From Denier on the Scienceblogs synopses of a couple of our articles: “It doesn’t seem to be linked correctly.”
This is my bad; Scienceblogs has recently “upgraded” their WordPress to a far worse user interface experience for linking. Because I like to have links open in a new tab, I have a series of extra clicks to make, and if you miss, it undoes the entire link. I missed a couple of times last week, and I’m trying to be more careful now. Tiny things that you’ll never know behind-the-scenes, but I’m committed to keeping a good experience for you!
From Ragtag Media on Muhammad Ali and science: “Leonardo da Vinci is about as close as you could come to an “Ali of Science”.
And to do this you have to appreciate his work as a whole.”
There are a whole slew of differing opinions out there, and I’ve heard the following:
- da Vinci
and that was just after one article. There’s no universally good way to measure greatness, but I’d say rising up to conquer the greatest “problems” facing your field at a time when the field and the “problem-challengers” are especially rich is the closest. After all that, I’d probably go with Einstein, for the fact that coming up with General Relativity was such a herculean leap that novel, new challenges are still being devised, and are still falling at its feet 101 years later. But all of them had demons they couldn’t conquer. Honestly, I feel Ali did, too; after the final Frazier fight, perhaps both of their finest hours, neither man was never the same.
From Denier on NASA mission classes: “This is a spectacular display of the old “Faster-Better-Cheaper” mission philosophy. New Horizons came in under $800 million. Kepler, even with its ongoing study, is still under a total of $600 million. The Opportunity rover is at roughly $400 million.”
And there’s a lot to be said about that. You see, there’s always a trade-off when you do anything between those three goals: fast, good and cheap. “Pick two,” is the resolution I’ve heard. In the late 1990s, NASA committed to “faster, better, cheaper” as the strategy, and what they found is that they could do things faster and cheaper, but that it wasn’t better. The flagship class of missions — the Apollo-class missions, the Hubble-class missions, the James Webb Space Telescope, WFIRST, future 10-meter-class space telescopes or LISA — are truly incredible science factories that no fast, cheap mission (or series of missions) can add up to.
Hubble has given us our best optical views on the Universe for more than 25 years, 24 hours a day. Yes, fast and cheap missions can do amazing things, but they’re not as good as the ones that are more expensive. Like Louis CK said,
“If you want to get a big thing in life you gotta make a big effort, you gotta try hard, you gotta do things you’re not used to doing.”
And part of that means investing in the biggest class missions there are. Sure, we can do some amazing things on a (relatively) shoestring budget, but they’re not going to be as good as what we could do with a greater investment. We could’ve done WFIRST for way cheaper, too, but it wouldn’t have found as many objects, been able to do spectroscopy, or been able to do all it’s planning on doing for planetary science. Tentative launch date: 2024.

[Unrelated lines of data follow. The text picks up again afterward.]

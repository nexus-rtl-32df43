// tb_nx_output_control: self-checking test of the output control unit.
// Random sets of inputs request the output and hold their request until
// acknowledged. Every request must be granted exactly once; each grant must
// put the winner's number on both FROM and M; no grant may happen while
// FROM or M is still full; and with all 16 inputs requesting at once, the
// grants must visit all 16 (no input starves).
module tb_nx_output_control;
  localparam int N = 16;
  logic clk = 0, rst_n = 0;
  logic [N-1:0] req, req_ack;
  logic from_valid, from_ready, m_valid, m_ready;
  logic [3:0] from_port, m_port;
  int checks = 0, failures = 0;
  int exp_f[$], exp_m[$];
  int grants[N];

  always #5 clk = ~clk;
  nx_output_control #(.NPORTS(N)) dut (.*);

  task automatic check(input bit ok, input string msg);
    checks++;
    if (!ok) begin failures++; $display("FAIL: %s", msg); end
  endtask

  always @(posedge clk) if (rst_n) begin
    if (req_ack != 0) begin
      int w;
      check($onehot(req_ack) && (req_ack & ~req) == 0, "bad acknowledge");
      check(!(from_valid && !from_ready) && !(m_valid && !m_ready), "grant while FROM/M full");
      w = $clog2(req_ack);
      grants[w]++;
      exp_f.push_back(w); exp_m.push_back(w);
    end
    if (from_valid && from_ready) begin
      check(exp_f.size() > 0 && from_port == 4'(exp_f[0]), "FROM port");
      void'(exp_f.pop_front());
    end
    if (m_valid && m_ready) begin
      check(exp_m.size() > 0 && m_port == 4'(exp_m[0]), "M port");
      void'(exp_m.pop_front());
    end
  end

  initial begin
    #200000; failures++; $display("FAIL: watchdog");
    $display("TB_RESULT checks=%0d failures=%0d", checks, failures); $finish;
  end

  // requests are raised by the stimulus and dropped when acknowledged
  logic [N-1:0] raise = '0;
  int total = 0;
  always @(posedge clk) req <= (req & ~req_ack) | raise;

  initial begin
    req = '0; from_ready = 0; m_ready = 0;
    repeat (2) @(posedge clk); rst_n = 1;
    // all inputs at once, FROM/M always taken: 16 grants in 16 clocks
    @(negedge clk); raise = '1; from_ready = 1; m_ready = 1;
    @(negedge clk); raise = '0;
    repeat (16) @(negedge clk);
    check(req == '0, "not all 16 granted in 16 clocks");
    for (int k = 0; k < N; k++) check(grants[k] == 1, $sformatf("input %0d granted %0d times", k, grants[k]));
    // random load with stalls on FROM and M
    for (int c = 0; c < 2000; c++) begin
      @(negedge clk);
      raise = '0;
      for (int k = 0; k < N; k++) if (!req[k] && ($urandom % 30) == 0) begin raise[k] = 1; total++; end
      from_ready = 1'($urandom); m_ready = 1'($urandom);
    end
    @(negedge clk); raise = '0; from_ready = 1; m_ready = 1;
    repeat (60) @(posedge clk);
    check(req == '0 && exp_f.size() == 0 && exp_m.size() == 0, "requests or FROM/M tokens left");
    begin
      int g; g = 0;
      for (int k = 0; k < N; k++) g += grants[k];
      check(g == total + 16, $sformatf("grants %0d requests %0d", g, total + 16));
    end
    $display("TB_RESULT checks=%0d failures=%0d", checks, failures);
    $finish;
  end
endmodule
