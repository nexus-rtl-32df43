// nx_pipelined_repeater: one pipelined repeater (half buffer) on a long link.
//
// A pipelined repeater breaks a long channel into two shorter handshakes so
// the link keeps its rate over distance. It stores half a token: at any time
// either its input channel or its output channel is empty, so it never
// accepts a new token while it still holds one. That rule is kept exactly
// here: in_ready is the inverse of "holding a token".
//
// The asynchronous channel is modelled as a valid/ready token channel
// sampled on the fabric clock clk. One clock stands for one half of a
// four-phase handshake (the set phase or the return-to-neutral phase), so a
// half buffer passes one token every two clocks, as a real half buffer passes
// one token per full handshake cycle. The gate structure of the real stage
// (C-elements per rail, NAND completion) is replaced by this behaviour.
//
// Interface: in_* from upstream, out_* to downstream, both on clk.
// Latency: one clock from in_valid&in_ready to out_valid.
module nx_pipelined_repeater #(
  parameter int unsigned W = nexus_pkg::NX_DATA_W + 1
) (
  input  logic         clk,
  input  logic         rst_n,
  input  logic         in_valid,
  output logic         in_ready,
  input  logic [W-1:0] in_data,
  output logic         out_valid,
  input  logic         out_ready,
  output logic [W-1:0] out_data
);

  logic full;

  assign in_ready  = ~full;
  assign out_valid = full;

  always_ff @(posedge clk or negedge rst_n) begin
    if (!rst_n) begin
      full     <= 1'b0;
      out_data <= '0;
    end else if (full) begin
      if (out_ready) full <= 1'b0;
    end else if (in_valid) begin
      full     <= 1'b1;
      out_data <= in_data;
    end
  end

  // Half-token rule: the stage never holds a token and accepts another.
  a_half_token: assert property (@(posedge clk) disable iff (!rst_n)
    !(in_valid && in_ready && full));

endmodule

From See Noevo on dark energy: “If Dark Energy is changing (e.g. growing “denser”, or growing stronger), what if anything would this mean for the law of the conservation of energy?”
So you are a little late to the party, because you apparently missed the Ask Ethan from a week and half ago where I talked about this exact finding. Now, that find does not indicate that dark energy is increasing in strength, but it could be doing so if it were a scalar field. In particular, if dark energy either had an equation of state where w < -1 (or where it’s pressure was greater in magnitude than the energy density), or if dark energy had a w that was changing over time (i.e., a w’ that was ≠ 0), we could get a stronger dark energy in the future. It would mean nothing for the global law of conservation of energy, because there is none; energy is not defined in General Relativity. For individual particles on a quantum level (where there is a defined conservation law), it would mean nothing until the final instants before the Big Rip, as energy would still be conserved in all interactions until that moment.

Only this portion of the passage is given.